• Task directions: Read through the entries below and copy each line where "nbits" turns up.

(Saved data entries)
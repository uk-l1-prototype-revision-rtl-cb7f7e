// ttc_a_pulser: A-channel pulse generator of the board's TTC source encoder.
//
// Runs on clk40, the 40 MHz clock recovered by the TTCrx. Its A-channel output
// is driven off the board through LVDS to an external TTC encoder module.
//  * Pulse train: a low-to-high transition of the software trigger bit
//    (control register 3 bit 15) or, in external edge mode, of the external
//    trigger input starts a train of 'count' one-cycle pulses spaced
//    'interval'+1 clk40 cycles apart, so interval 0 gives consecutive pulses.
//    A count of 0 sends nothing.
//  * External clocked mode: the output follows the external trigger input,
//    registered on clk40 (one pulse per cycle in which it is high).
//  * Auto pulse: when enabled, a calibration command received by the TTCrx
//    (broadcast strobe with data CALIB_CMD) produces a single A pulse
//    'interval'+1 clk40 cycles after the strobe, the same step as the
//    spacing of a train.
// The count and interval ranges, the trigger sources, the edge/clocked modes
// and the calibration-to-pulse delay follow the document. The spacing rule,
// the two-stage synchronisers on the asynchronous inputs and the CALIB_CMD
// value are this design's choices.
module ttc_a_pulser #(
  parameter logic [7:0] CALIB_CMD = 8'h1C
) (
  input  logic        clk40,
  input  logic        rst,
  input  logic        sw_trig,       // control register 3 bit 15 (any clock domain)
  input  logic [14:0] count,
  input  logic [15:0] interval,
  input  logic        auto_cal_en,
  input  logic        ext_en,
  input  logic        ext_mode,      // 0 = edge, 1 = clocked
  input  logic        ext_in,        // external LVDS trigger (asynchronous)
  input  logic        brcst_str,     // TTCrx broadcast strobe (clk40 domain)
  input  logic [7:0]  brcst,
  output logic        a_out,
  output logic        train_busy
);
  logic [2:0]  sw_s, ext_s;
  logic        sw_edge, ext_edge, start;
  logic [14:0] left;
  logic [15:0] wait_cnt;
  logic        cal_pend;
  logic [15:0] cal_cnt;

  assign sw_edge    = sw_s[1] && !sw_s[2];
  assign ext_edge   = ext_s[1] && !ext_s[2];
  assign start      = sw_edge || (ext_en && !ext_mode && ext_edge);
  assign train_busy = (left != 0);

  always_ff @(posedge clk40) begin
    if (rst) begin
      sw_s     <= '0;
      ext_s    <= '0;
      left     <= '0;
      wait_cnt <= '0;
      cal_pend <= 1'b0;
      cal_cnt  <= '0;
      a_out    <= 1'b0;
    end else begin
      sw_s  <= {sw_s[1:0], sw_trig};
      ext_s <= {ext_s[1:0], ext_in};
      a_out <= 1'b0;

      if (start) begin
        left     <= count;
        wait_cnt <= '0;
      end else if (left != 0) begin
        if (wait_cnt == 0) begin
          a_out    <= 1'b1;
          left     <= left - 1'b1;
          wait_cnt <= interval;
        end else begin
          wait_cnt <= wait_cnt - 1'b1;
        end
      end

      if (auto_cal_en && brcst_str && brcst == CALIB_CMD) begin
        cal_pend <= 1'b1;
        cal_cnt  <= interval;
      end else if (cal_pend) begin
        if (cal_cnt == 0) begin
          a_out    <= 1'b1;
          cal_pend <= 1'b0;
        end else cal_cnt <= cal_cnt - 1'b1;
      end

      if (ext_en && ext_mode && ext_s[1]) a_out <= 1'b1;
    end
  end
endmodule
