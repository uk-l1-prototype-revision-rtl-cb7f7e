// tb_ttc_a_pulser: checks the A-channel pulser: number and spacing of the
// pulses of a software-triggered train (including interval 0, consecutive
// pulses, and count 0), an external edge-triggered train, the external
// clocked mode, and the single pulse 'interval' cycles after a calibration
// broadcast when the auto mode is on (and none when it is off). The output
// rises interval+1 cycles after the strobe edge; 'times' records it one
// cycle later, hence interval+2.
module tb_ttc_a_pulser;
  logic clk = 0, rst = 1;
  always #12.5 clk = !clk;
  int checks = 0, failures = 0;
  logic sw, auto_cal, ext_en, ext_mode, ext_in, bstr, a, busy;
  logic [14:0] count;
  logic [15:0] interval;
  logic [7:0]  bc;

  ttc_a_pulser #(.CALIB_CMD(8'h1C)) dut (.clk40(clk), .rst, .sw_trig(sw), .count, .interval,
    .auto_cal_en(auto_cal), .ext_en, .ext_mode, .ext_in, .brcst_str(bstr), .brcst(bc),
    .a_out(a), .train_busy(busy));

  initial begin
    repeat (50000) @(posedge clk);
    failures++;
    $display("TB_RESULT checks=%0d failures=%0d", checks, failures);
    $finish;
  end
  task automatic chk(input bit ok, input string what);
    checks++;
    if (!ok) begin failures++; $display("FAIL %s", what); end
  endtask

  int cyc = 0;
  int times [$];
  always @(posedge clk) begin
    cyc++;
    if (a && !rst) times.push_back(cyc);
  end

  task automatic check_train(input int n, input int iv, input string what);
    chk(times.size() == n, $sformatf("%s: %0d pulses, got %0d", what, n, times.size()));
    for (int i = 1; i < times.size(); i++)
      chk(times[i] - times[i - 1] == iv + 1, {what, ": spacing"});
    times = {};
  endtask

  initial begin
    sw = 0; auto_cal = 0; ext_en = 0; ext_mode = 0; ext_in = 0; bstr = 0; bc = 0;
    count = 0; interval = 0;
    repeat (3) @(posedge clk);
    #1 rst = 0;
    repeat (5) @(posedge clk); #1;
    count = 5; interval = 3;
    sw = 1; repeat (60) @(posedge clk); #1;
    check_train(5, 3, "train 5/3");
    sw = 0; repeat (5) @(posedge clk); #1;
    count = 7; interval = 0;
    sw = 1; repeat (60) @(posedge clk); #1;
    check_train(7, 0, "consecutive");
    sw = 0; repeat (5) @(posedge clk); #1;
    count = 0;
    sw = 1; repeat (30) @(posedge clk); #1;
    check_train(0, 0, "count 0");
    sw = 0;
    // external edge trigger
    count = 3; interval = 10; ext_en = 1; ext_mode = 0;
    repeat (5) @(posedge clk); #1;
    ext_in = 1; repeat (80) @(posedge clk); #1;
    check_train(3, 10, "external edge");
    ext_in = 0; repeat (5) @(posedge clk); #1;
    // external clocked mode: one pulse per cycle the input is high
    ext_mode = 1;
    ext_in = 1; repeat (6) @(posedge clk); #1; ext_in = 0;
    repeat (10) @(posedge clk); #1;
    check_train(6, 0, "external clocked");
    ext_en = 0;
    // calibration broadcast
    interval = 12; auto_cal = 1;
    bc = 8'h1C; bstr = 1; @(posedge clk); #1; bstr = 0;
    begin
      int t;
      t = cyc;
      repeat (40) @(posedge clk); #1;
      chk(times.size() == 1 && times[0] - t == 12 + 2, "auto pulse after calibration command");
      times = {};
    end
    bc = 8'h1D; bstr = 1; @(posedge clk); #1; bstr = 0;
    repeat (40) @(posedge clk); #1;
    check_train(0, 0, "other broadcast");
    auto_cal = 0;
    bc = 8'h1C; bstr = 1; @(posedge clk); #1; bstr = 0;
    repeat (40) @(posedge clk); #1;
    check_train(0, 0, "auto mode off");
    $display("TB_RESULT checks=%0d failures=%0d", checks, failures);
    $finish;
  end
endmodule
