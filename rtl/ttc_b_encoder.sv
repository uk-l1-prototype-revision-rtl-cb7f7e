// ttc_b_encoder: B-channel command serialiser of the board's TTC source encoder.
//
// Runs on clk40. A low-to-high transition of the trigger bit (control
// register 5 bit 0) sends one command on the serial B-channel output, one bit
// per clk40 cycle, most significant bit first. The line idles high.
//   short command (mode 0), 16 bits: 0, 0, D[7:0], 5 check bits, 1
//   long command  (mode 1), 42 bits: 0, 1, D[31:0], 7 check bits, 1
// D comes from control registers 6 (D[15:0]) and 7 (D[31:16]); a long
// command's D holds the TTCrx address, external flag, sub-address and data
// as the TTC system defines them. A trigger that arrives while a command is
// being sent is ignored. The check bits are a Hamming code with an overall
// parity bit: data bits take the codeword positions 3, 5, 6, 7, 9, ... (all
// that are not powers of two) in order from D[0]; check bit j is the XOR of
// the data bits whose position has bit j set; the last check bit is the XOR of
// all data and check bits. That construction, and the framing, are this
// design's reading of the TTC B-channel format, which the document uses
// without defining; compare with the TTC system specification before use.
// The short/long choice, the 32-bit D field and the trigger follow the
// document.
module ttc_b_encoder (
  input  logic        clk40,
  input  logic        rst,
  input  logic        trig,         // control register 5 bit 0 (any clock domain)
  input  logic        long_mode,
  input  logic [31:0] d,
  output logic        b_out,
  output logic        busy
);
  // Hamming check bits plus overall parity over the low NDATA bits of x
  function automatic logic [6:0] hamming(input logic [31:0] x, input int unsigned ndata,
                                         input int unsigned ncheck);
    logic [6:0]  h;
    logic [5:0]  pos;
    int unsigned k;
    h = '0;
    k = 0;
    for (int p = 3; p < 39; p++) begin
      pos = 6'(p);
      if ((pos & (pos - 6'd1)) != 0 && k < ndata) begin
        for (int j = 0; j < 6; j++)
          if (j < ncheck - 1 && pos[j]) h[j] ^= x[k];
        k++;
      end
    end
    h[ncheck-1] = ^(x & ((ndata == 32) ? 32'hFFFF_FFFF : 32'h0000_00FF)) ^ (^(h & 7'((1 << (ncheck - 1)) - 1)));
    return h;
  endfunction

  logic [2:0]  trig_s;
  logic [41:0] sh;
  logic [5:0]  left;
  logic [6:0]  h_short, h_long;

  assign h_short = hamming({24'h0, d[7:0]}, 8, 5);   // bits 6:5 are zero
  assign h_long  = hamming(d, 32, 7);

  assign busy = (left != 0);

  always_ff @(posedge clk40) begin
    if (rst) begin
      trig_s <= '0;
      sh     <= '1;
      left   <= '0;
      b_out  <= 1'b1;
    end else begin
      trig_s <= {trig_s[1:0], trig};
      if (left != 0) begin
        b_out <= sh[41];
        sh    <= {sh[40:0], 1'b1};
        left  <= left - 1'b1;
      end else begin
        b_out <= 1'b1;
        if (trig_s[1] && !trig_s[2]) begin
          if (long_mode) begin
            sh   <= {2'b01, d, h_long, 1'b1};
            left <= 6'd42;
          end else begin
            sh   <= {2'b00, d[7:0], h_short[4:0], 1'b1, 26'h3FF_FFFF};
            left <= 6'd16;
          end
        end
      end
    end
  end
endmodule
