// tb_ttc_b_encoder: triggers short and long B-channel commands with random
// data and decodes the serial output: idle level, start bit, format bit,
// data, stop bit, frame length, and the check bits, verified here through
// the Hamming syndrome (the XOR of the codeword positions of all set bits
// must be zero) and the overall parity. Also checks that only a rising edge
// of the trigger sends a command.
module tb_ttc_b_encoder;
  logic clk = 0, rst = 1;
  always #12.5 clk = !clk;
  int checks = 0, failures = 0;
  logic trig, long_mode, b, busy;
  logic [31:0] d;

  ttc_b_encoder dut (.clk40(clk), .rst, .trig, .long_mode, .d, .b_out(b), .busy);

  initial begin
    repeat (20000) @(posedge clk);
    failures++;
    $display("TB_RESULT checks=%0d failures=%0d", checks, failures);
    $finish;
  end
  task automatic chk(input bit ok, input string what);
    checks++;
    if (!ok) begin failures++; $display("FAIL %s", what); end
  endtask

  // receive one frame; returns bits after the start bit, up to nbits
  task automatic receive(input int nbits, output logic [63:0] bits, output int wait_cycles);
    wait_cycles = 0;
    bits = '0;
    while (b) begin @(posedge clk); #1; wait_cycles++; if (wait_cycles > 50) return; end
    for (int i = 0; i < nbits; i++) begin
      @(posedge clk); #1;
      bits = {bits[62:0], b};
    end
  endtask

  function automatic bit code_ok(input logic [31:0] data, input int nd, input logic [6:0] h, input int nc);
    int pos = 2, k = 0, syn = 0;
    bit par = 0;
    for (int j = 0; j < nc - 1; j++) if (h[j]) syn ^= (1 << j);
    while (k < nd) begin
      pos++;
      if ((pos & (pos - 1)) != 0) begin
        if (data[k]) syn ^= pos;
        par ^= data[k];
        k++;
      end
    end
    for (int j = 0; j < nc; j++) par ^= h[j];
    return syn == 0 && par == 0;
  endfunction

  logic [63:0] bits;
  int w;
  initial begin
    trig = 0; long_mode = 0; d = 0;
    repeat (3) @(posedge clk);
    #1 rst = 0;
    repeat (3) @(posedge clk); #1;
    chk(b == 1, "idle high");
    for (int n = 0; n < 40; n++) begin
      long_mode = n % 2;
      d = $urandom;
      trig = 1;
      if (long_mode) begin
        receive(41, bits, w);
        chk(w < 8, "command starts soon after the trigger edge");
        chk(bits[40] == 1'b1, "long format bit");
        chk(bits[39:8] == d, "long data");
        chk(bits[0] == 1'b1, "long stop bit");
        chk(code_ok(d, 32, 7'(bits[7:1]), 7), "long check bits");
      end else begin
        receive(15, bits, w);
        chk(w < 8, "command starts soon after the trigger edge");
        chk(bits[14] == 1'b0, "short format bit");
        chk(bits[13:6] == d[7:0], "short data");
        chk(bits[0] == 1'b1, "short stop bit");
        chk(code_ok({24'h0, d[7:0]}, 8, 7'(bits[5:1]), 5), "short check bits");
      end
      @(posedge clk); #1;
      chk(b == 1 && !busy, "back to idle");
      // trigger held high: no second command
      repeat (20) begin @(posedge clk); #1; if (!b) chk(0, "level does not retrigger"); end
      trig = 0;
      repeat (4) @(posedge clk); #1;
    end
    $display("TB_RESULT checks=%0d failures=%0d", checks, failures);
    $finish;
  end
endmodule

• Answer to this exercise:
  // receive one frame; returns bits after the start bit, up to nbits
  task automatic receive(input int nbits, output logic [63:0] bits, output int wait_cycles);
    for (int i = 0; i < nbits; i++) begin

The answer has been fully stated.